[WHAT TO DO] Find every line in the records below that holds the word "next", and copy each one.

[INFORMATION PROVIDED]
◇ ◇ ◇ ◇ ◇

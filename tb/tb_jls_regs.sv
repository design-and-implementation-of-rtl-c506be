// tb_jls_regs: self-checking testbench of the register module.
//
// Acts as the CPU on the AXI4-Lite port of jls_regs: writes and reads back
// every address/count register (with partial byte strobes), checks that the
// read-only registers show the core inputs and ignore writes, that a CTRL
// write gives a one-cycle start pulse to the selected core only, and that the
// STATUS done bits are set by a core's done pulse and cleared by the next
// start. Also checks the bus timing: the write response comes one cycle after
// the write is taken and read data one cycle after the read is taken.
//
// The checked behaviour is that of the design under test; cycle bounds follow
// this design's own timing, as the original gives no cycle-level figures for
// the block.
module tb_jls_regs;
  import jls_pkg::*;

  logic clk = 0, rst_n = 0;
  always #5 clk = ~clk;

  axil_req_t s_req;
  axil_rsp_t s_rsp;
  logic enc_start, dec_start;
  logic [31:0] enc_src, enc_dst, enc_nblk, dec_src, dec_dst, dec_nblk;
  logic enc_busy = 0, enc_done = 0, dec_busy = 0, dec_done = 0;
  logic [31:0] enc_bytes = 32'h1234_5678, enc_raw = 32'd9, dec_bytes = 32'hCAFE_0001;
  jls_regs dut (.*);

  int checks = 0, failures = 0;
  task automatic check(bit ok, string what);
    checks++;
    if (!ok) begin
      failures++;
      if (failures < 20) $display("FAIL: %s", what);
    end
  endtask

  int n_enc_start = 0, n_dec_start = 0;
  always @(negedge clk) begin
    if (enc_start) n_enc_start++;
    if (dec_start) n_dec_start++;
  end

  // driven and sampled at the falling edge
  task automatic reg_write(logic [7:0] addr, logic [31:0] data, logic [3:0] strb = 4'hF);
    int lat;
    @(negedge clk);
    s_req.awaddr = addr; s_req.awvalid = 1;
    s_req.wdata = data; s_req.wstrb = strb; s_req.wvalid = 1;
    s_req.bready = 1;
    #1;
    while (!s_rsp.awready) @(negedge clk);
    @(negedge clk);
    s_req.awvalid = 0;
    s_req.wvalid = 0;
    lat = 1;
    while (!s_rsp.bvalid) begin
      @(negedge clk);
      lat++;
    end
    check(lat == 1, $sformatf("write response after %0d cycles", lat));
    @(negedge clk);
    s_req.bready = 0;
  endtask

  task automatic reg_read(logic [7:0] addr, output logic [31:0] data);
    int lat;
    @(negedge clk);
    s_req.araddr = addr; s_req.arvalid = 1; s_req.rready = 1;
    #1;
    while (!s_rsp.arready) @(negedge clk);
    @(negedge clk);
    s_req.arvalid = 0;
    lat = 1;
    while (!s_rsp.rvalid) begin
      @(negedge clk);
      lat++;
    end
    check(lat == 1, $sformatf("read data after %0d cycles", lat));
    data = s_rsp.rdata;
    @(negedge clk);
    s_req.rready = 0;
  endtask

  initial begin
    logic [31:0] v;
    logic [7:0] rw_regs[] = '{REG_ENC_SRC, REG_ENC_DST, REG_ENC_NBLK, REG_DEC_SRC, REG_DEC_DST, REG_DEC_NBLK};
    s_req = '0;
    repeat (3) @(posedge clk);
    rst_n = 1;
    foreach (rw_regs[i]) begin
      logic [31:0] w;
      w = $urandom;
      reg_write(rw_regs[i], w);
      reg_read(rw_regs[i], v);
      check(v == w, $sformatf("reg %02x read %08x wrote %08x", rw_regs[i], v, w));
      reg_write(rw_regs[i], 32'hAABB_CCDD, 4'b0101);
      reg_read(rw_regs[i], v);
      check(v == {w[31:24], 8'hBB, w[15:8], 8'hDD}, $sformatf("reg %02x byte strobes: %08x", rw_regs[i], v));
    end
    check(enc_src != 0 && dec_nblk != 0, "register outputs not driven");
    reg_write(REG_ENC_BYTES, 0);
    reg_read(REG_ENC_BYTES, v);  check(v == enc_bytes, "ENC_BYTES");
    reg_read(REG_ENC_RAW, v);    check(v == enc_raw, "ENC_RAW");
    reg_read(REG_DEC_BYTES, v);  check(v == dec_bytes, "DEC_BYTES");
    reg_read(8'h3C, v);          check(v == 0, "unmapped register not zero");
    // start pulses and status
    reg_write(REG_CTRL, 32'h1);
    @(negedge clk);
    check(n_enc_start == 1 && n_dec_start == 0, "CTRL bit0 start pulse");
    enc_busy = 1;
    reg_read(REG_STATUS, v);     check(v == 32'h1, $sformatf("STATUS busy %h", v));
    @(negedge clk);
    enc_busy = 0; enc_done = 1;
    @(negedge clk);
    enc_done = 0;
    reg_read(REG_STATUS, v);     check(v == 32'h2, $sformatf("STATUS enc done %h", v));
    reg_write(REG_CTRL, 32'h2);
    check(n_enc_start == 1 && n_dec_start == 1, "CTRL bit1 start pulse");
    dec_busy = 1;
    reg_read(REG_STATUS, v);     check(v == 32'h6, $sformatf("STATUS dec busy %h", v));
    dec_busy = 0; dec_done = 1;
    @(negedge clk);
    dec_done = 0;
    reg_read(REG_STATUS, v);     check(v == 32'hA, $sformatf("STATUS both done %h", v));
    reg_write(REG_CTRL, 32'h3);
    reg_read(REG_STATUS, v);     check(v == 32'h0, $sformatf("STATUS after restart %h", v));
    check(n_enc_start == 2 && n_dec_start == 2, "start pulse count");
    $display("TB_RESULT checks=%0d failures=%0d", checks, failures);
    $finish;
  end

  initial begin
    #1ms;
    $display("FAIL: watchdog");
    $display("TB_RESULT checks=%0d failures=%0d", checks, failures + 1);
    $finish;
  end
endmodule
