// asp_rsp - some/none responder (RSP).
//
// The RSP line is a wired NOR over all TAG bits: it reports whether at least
// one CAM line responds. The RSP pin is registered so that it keeps the
// response of the last COMPARE until the next one: on capture (the clock
// edge that executes a COMPARE) rsp takes the OR of resp, the vector that is
// being loaded into TAG by that compare, so RSP is valid in the cycle right
// after the compare. blk_rsp gives, without a register, the response of each
// physical row block of BLK_ROWS words from the current TAG; the read sense
// amplifier resolver uses it to pick the block that drives the output.
// Register reset value 0 is this design's choice.
module asp_rsp
  import asp_pkg::*;
#(
  parameter int unsigned WORDS    = WORDS_DEF,
  parameter int unsigned BLK_ROWS = 342,
  parameter int unsigned NBLK     = 3
) (
  input  logic             clk,
  input  logic             rst_n,
  input  logic             capture,
  input  logic [WORDS-1:0] resp,
  input  logic [WORDS-1:0] tag,
  output logic             rsp,
  output logic [NBLK-1:0]  blk_rsp
);

  always_ff @(posedge clk or negedge rst_n) begin
    if (!rst_n)       rsp <= 1'b0;
    else if (capture) rsp <= |resp;
  end

  always_comb begin
    blk_rsp = '0;
    for (int j = 0; j < WORDS; j++)
      if (tag[j]) blk_rsp[j / BLK_ROWS] = 1'b1;
  end

endmodule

◇ ◇ ◇ ◇ ◇

[RESPONSE TO THE TASK]
// STATUS done bits are set by a core's done pulse and cleared by the next
// response of the last COMPARE until the next one: on capture (the clock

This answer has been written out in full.